Task prompt :: Starting at the line that holds "if (out_port[d] !== e)" and stopping at the line that holds "after the requester", restate the records below word for word, with both of those lines included.
BEGIN
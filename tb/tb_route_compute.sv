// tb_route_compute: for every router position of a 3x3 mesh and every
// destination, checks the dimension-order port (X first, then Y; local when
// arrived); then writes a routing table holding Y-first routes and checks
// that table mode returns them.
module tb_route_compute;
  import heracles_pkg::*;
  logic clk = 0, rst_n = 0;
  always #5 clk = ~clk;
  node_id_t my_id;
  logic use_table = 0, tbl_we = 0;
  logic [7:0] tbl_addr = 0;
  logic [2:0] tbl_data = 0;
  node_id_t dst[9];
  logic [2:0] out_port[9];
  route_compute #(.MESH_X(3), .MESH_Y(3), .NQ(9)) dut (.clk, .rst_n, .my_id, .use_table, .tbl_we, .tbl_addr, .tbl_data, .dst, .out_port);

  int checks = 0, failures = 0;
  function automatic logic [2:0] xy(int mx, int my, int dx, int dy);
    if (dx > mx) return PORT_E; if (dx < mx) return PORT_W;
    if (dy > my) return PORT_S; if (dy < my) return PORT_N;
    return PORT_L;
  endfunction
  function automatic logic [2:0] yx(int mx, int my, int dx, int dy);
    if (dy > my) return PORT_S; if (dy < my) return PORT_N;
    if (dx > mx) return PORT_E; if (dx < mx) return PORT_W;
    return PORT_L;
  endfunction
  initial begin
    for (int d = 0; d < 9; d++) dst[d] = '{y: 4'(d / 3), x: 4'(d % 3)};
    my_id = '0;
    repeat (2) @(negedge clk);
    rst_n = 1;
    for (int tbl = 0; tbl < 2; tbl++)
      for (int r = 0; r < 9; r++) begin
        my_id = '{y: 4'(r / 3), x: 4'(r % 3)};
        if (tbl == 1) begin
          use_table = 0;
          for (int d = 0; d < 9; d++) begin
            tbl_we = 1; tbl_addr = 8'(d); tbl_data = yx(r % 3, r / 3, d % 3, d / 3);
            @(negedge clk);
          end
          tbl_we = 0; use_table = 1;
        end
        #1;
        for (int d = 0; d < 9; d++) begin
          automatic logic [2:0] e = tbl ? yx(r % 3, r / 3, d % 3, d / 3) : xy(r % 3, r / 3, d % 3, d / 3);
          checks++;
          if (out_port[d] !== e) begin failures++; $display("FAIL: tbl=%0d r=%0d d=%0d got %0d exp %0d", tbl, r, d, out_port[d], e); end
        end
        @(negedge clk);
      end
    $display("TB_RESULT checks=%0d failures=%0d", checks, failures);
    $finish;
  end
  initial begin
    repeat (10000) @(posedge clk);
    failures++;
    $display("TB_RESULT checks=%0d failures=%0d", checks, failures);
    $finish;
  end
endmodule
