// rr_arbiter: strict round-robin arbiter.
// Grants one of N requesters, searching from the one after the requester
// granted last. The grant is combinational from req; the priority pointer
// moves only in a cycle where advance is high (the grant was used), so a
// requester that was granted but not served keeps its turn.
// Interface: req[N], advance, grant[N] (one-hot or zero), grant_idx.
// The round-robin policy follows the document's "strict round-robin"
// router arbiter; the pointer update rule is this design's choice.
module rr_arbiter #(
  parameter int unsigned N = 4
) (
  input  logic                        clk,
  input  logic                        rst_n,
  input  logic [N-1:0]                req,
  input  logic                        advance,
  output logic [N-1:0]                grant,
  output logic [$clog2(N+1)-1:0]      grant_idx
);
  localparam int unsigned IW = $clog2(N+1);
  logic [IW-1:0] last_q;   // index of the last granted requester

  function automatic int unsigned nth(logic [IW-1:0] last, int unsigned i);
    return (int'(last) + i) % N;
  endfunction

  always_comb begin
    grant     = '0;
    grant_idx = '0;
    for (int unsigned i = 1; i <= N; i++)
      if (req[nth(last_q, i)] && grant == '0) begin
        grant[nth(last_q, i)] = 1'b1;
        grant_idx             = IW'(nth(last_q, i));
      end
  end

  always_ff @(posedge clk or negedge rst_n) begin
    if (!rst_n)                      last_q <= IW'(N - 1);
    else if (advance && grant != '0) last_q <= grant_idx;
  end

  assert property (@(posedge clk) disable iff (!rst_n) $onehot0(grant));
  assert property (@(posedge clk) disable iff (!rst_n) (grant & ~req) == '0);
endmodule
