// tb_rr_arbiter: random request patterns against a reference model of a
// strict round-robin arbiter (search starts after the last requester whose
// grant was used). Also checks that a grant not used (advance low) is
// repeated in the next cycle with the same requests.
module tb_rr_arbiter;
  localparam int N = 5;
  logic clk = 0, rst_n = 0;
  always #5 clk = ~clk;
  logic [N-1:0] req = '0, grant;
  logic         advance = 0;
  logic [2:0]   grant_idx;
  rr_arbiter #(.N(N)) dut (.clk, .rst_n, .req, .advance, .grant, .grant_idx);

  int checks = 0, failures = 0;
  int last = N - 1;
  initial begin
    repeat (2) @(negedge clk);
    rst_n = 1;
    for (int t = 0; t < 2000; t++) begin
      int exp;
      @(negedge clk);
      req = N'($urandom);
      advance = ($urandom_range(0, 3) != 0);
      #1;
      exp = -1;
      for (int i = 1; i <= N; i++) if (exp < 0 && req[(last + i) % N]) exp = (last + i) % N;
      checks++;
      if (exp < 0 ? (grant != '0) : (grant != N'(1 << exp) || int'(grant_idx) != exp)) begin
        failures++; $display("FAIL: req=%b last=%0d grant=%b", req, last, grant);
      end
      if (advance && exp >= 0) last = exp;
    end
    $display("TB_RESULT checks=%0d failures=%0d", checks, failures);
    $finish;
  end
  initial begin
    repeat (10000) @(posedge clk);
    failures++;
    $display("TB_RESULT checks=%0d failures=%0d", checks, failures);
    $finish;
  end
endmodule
END
Exercise solution ::
          if (out_port[d] !== e) begin failures++; $display("FAIL: tbl=%0d r=%0d d=%0d got %0d exp %0d", tbl, r, d, out_port[d], e); end
        end
        @(negedge clk);
      end
    $display("TB_RESULT checks=%0d failures=%0d", checks, failures);
    $finish;
  end
  initial begin
    repeat (10000) @(posedge clk);
    failures++;
    $display("TB_RESULT checks=%0d failures=%0d", checks, failures);
    $finish;
  end
endmodule
// rr_arbiter: strict round-robin arbiter.
// Grants one of N requesters, searching from the one after the requester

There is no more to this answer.